───── DATA LISTING
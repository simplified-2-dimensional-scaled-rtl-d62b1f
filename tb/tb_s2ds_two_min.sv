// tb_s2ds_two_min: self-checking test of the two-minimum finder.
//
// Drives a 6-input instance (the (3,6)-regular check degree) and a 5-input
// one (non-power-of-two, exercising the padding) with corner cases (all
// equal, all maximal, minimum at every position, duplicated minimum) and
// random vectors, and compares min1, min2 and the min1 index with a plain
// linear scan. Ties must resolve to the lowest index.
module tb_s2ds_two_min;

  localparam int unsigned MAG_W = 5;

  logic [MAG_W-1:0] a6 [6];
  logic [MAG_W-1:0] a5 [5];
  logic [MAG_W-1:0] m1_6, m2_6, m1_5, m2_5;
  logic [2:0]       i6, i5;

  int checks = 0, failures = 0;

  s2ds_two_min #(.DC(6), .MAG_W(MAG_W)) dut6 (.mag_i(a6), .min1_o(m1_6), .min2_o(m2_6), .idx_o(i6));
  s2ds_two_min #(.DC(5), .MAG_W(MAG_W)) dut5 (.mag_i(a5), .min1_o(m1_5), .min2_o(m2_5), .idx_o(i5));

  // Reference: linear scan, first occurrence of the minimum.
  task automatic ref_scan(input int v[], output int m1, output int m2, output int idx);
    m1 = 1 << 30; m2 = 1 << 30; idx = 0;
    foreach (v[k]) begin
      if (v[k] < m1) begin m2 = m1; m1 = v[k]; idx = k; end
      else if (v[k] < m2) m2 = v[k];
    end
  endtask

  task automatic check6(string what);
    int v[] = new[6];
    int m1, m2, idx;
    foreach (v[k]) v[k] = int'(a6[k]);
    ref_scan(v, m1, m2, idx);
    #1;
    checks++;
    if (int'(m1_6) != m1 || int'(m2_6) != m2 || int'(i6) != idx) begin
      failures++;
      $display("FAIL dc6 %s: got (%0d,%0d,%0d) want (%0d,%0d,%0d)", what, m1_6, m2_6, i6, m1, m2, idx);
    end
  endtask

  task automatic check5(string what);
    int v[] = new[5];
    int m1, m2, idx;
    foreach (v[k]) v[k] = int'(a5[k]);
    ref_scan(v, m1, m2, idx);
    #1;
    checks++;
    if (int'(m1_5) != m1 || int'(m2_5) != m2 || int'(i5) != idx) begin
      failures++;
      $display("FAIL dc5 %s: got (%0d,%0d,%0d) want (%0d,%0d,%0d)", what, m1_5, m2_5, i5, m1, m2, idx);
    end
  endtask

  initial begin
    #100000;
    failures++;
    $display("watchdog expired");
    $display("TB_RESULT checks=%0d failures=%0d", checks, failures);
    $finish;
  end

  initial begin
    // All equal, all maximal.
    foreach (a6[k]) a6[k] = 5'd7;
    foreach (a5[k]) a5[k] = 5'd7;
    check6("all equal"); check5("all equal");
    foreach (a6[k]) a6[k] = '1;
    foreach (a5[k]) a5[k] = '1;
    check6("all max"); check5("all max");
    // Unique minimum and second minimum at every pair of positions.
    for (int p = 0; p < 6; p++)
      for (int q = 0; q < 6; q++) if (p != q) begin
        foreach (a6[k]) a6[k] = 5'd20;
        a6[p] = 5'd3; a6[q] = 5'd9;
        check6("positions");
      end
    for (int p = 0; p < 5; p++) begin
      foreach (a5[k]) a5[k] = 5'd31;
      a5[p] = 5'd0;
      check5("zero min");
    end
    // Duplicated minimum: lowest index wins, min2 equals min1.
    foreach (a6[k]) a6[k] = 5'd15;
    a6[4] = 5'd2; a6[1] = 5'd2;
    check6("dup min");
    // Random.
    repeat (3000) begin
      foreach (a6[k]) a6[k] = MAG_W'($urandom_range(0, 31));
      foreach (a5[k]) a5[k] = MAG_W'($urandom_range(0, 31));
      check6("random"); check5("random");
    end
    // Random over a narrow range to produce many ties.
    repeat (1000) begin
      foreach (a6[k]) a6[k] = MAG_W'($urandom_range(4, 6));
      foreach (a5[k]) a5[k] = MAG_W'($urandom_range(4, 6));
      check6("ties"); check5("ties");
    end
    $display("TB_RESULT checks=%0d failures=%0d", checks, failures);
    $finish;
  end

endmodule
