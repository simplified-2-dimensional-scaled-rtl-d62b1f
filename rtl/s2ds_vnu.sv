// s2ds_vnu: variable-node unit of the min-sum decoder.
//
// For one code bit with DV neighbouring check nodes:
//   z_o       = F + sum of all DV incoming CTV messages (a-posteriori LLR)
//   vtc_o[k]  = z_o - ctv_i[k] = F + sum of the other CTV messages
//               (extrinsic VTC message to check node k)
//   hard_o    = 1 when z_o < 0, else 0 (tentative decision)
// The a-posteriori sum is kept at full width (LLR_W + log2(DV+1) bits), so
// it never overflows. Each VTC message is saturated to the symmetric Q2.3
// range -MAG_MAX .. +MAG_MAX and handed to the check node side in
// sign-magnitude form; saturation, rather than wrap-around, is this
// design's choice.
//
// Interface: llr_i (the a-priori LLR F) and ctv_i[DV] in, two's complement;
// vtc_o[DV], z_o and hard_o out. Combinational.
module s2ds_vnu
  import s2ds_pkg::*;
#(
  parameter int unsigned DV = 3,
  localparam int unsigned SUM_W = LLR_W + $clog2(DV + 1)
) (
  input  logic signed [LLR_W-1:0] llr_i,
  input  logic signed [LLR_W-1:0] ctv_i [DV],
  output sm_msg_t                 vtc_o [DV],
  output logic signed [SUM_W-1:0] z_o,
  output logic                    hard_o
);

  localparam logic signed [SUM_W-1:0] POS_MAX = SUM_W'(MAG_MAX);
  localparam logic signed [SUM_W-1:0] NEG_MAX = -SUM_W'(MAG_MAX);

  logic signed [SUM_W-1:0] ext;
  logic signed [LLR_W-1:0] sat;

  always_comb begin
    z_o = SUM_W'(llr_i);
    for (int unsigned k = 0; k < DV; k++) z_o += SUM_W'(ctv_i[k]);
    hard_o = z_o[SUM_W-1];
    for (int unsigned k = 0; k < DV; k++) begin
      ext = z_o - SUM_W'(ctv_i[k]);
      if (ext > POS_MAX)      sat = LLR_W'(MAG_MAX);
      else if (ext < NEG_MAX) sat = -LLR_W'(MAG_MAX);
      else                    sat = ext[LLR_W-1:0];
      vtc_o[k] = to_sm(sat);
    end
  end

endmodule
──────────
**INSTRUCTIONS TO FOLLOW:**
Your task is to retype the entries verbatim, starting with the line that holds "produce many ties." and stopping after the line that holds "filename rtl/s2ds_vnu.sv".

**EXERCISE RESPONSE:**
    // Random over a narrow range to produce many ties.
    repeat (1000) begin
      foreach (a6[k]) a6[k] = MAG_W'($urandom_range(4, 6));
      foreach (a5[k]) a5[k] = MAG_W'($urandom_range(4, 6));
      check6("ties"); check5("ties");
    end
    $display("TB_RESULT checks=%0d failures=%0d", checks, failures);
    $finish;
  end

endmodule
repository simplified-2-dimensional-scaled-rtl-d62b1f
filename rtl/s2ds_vnu.sv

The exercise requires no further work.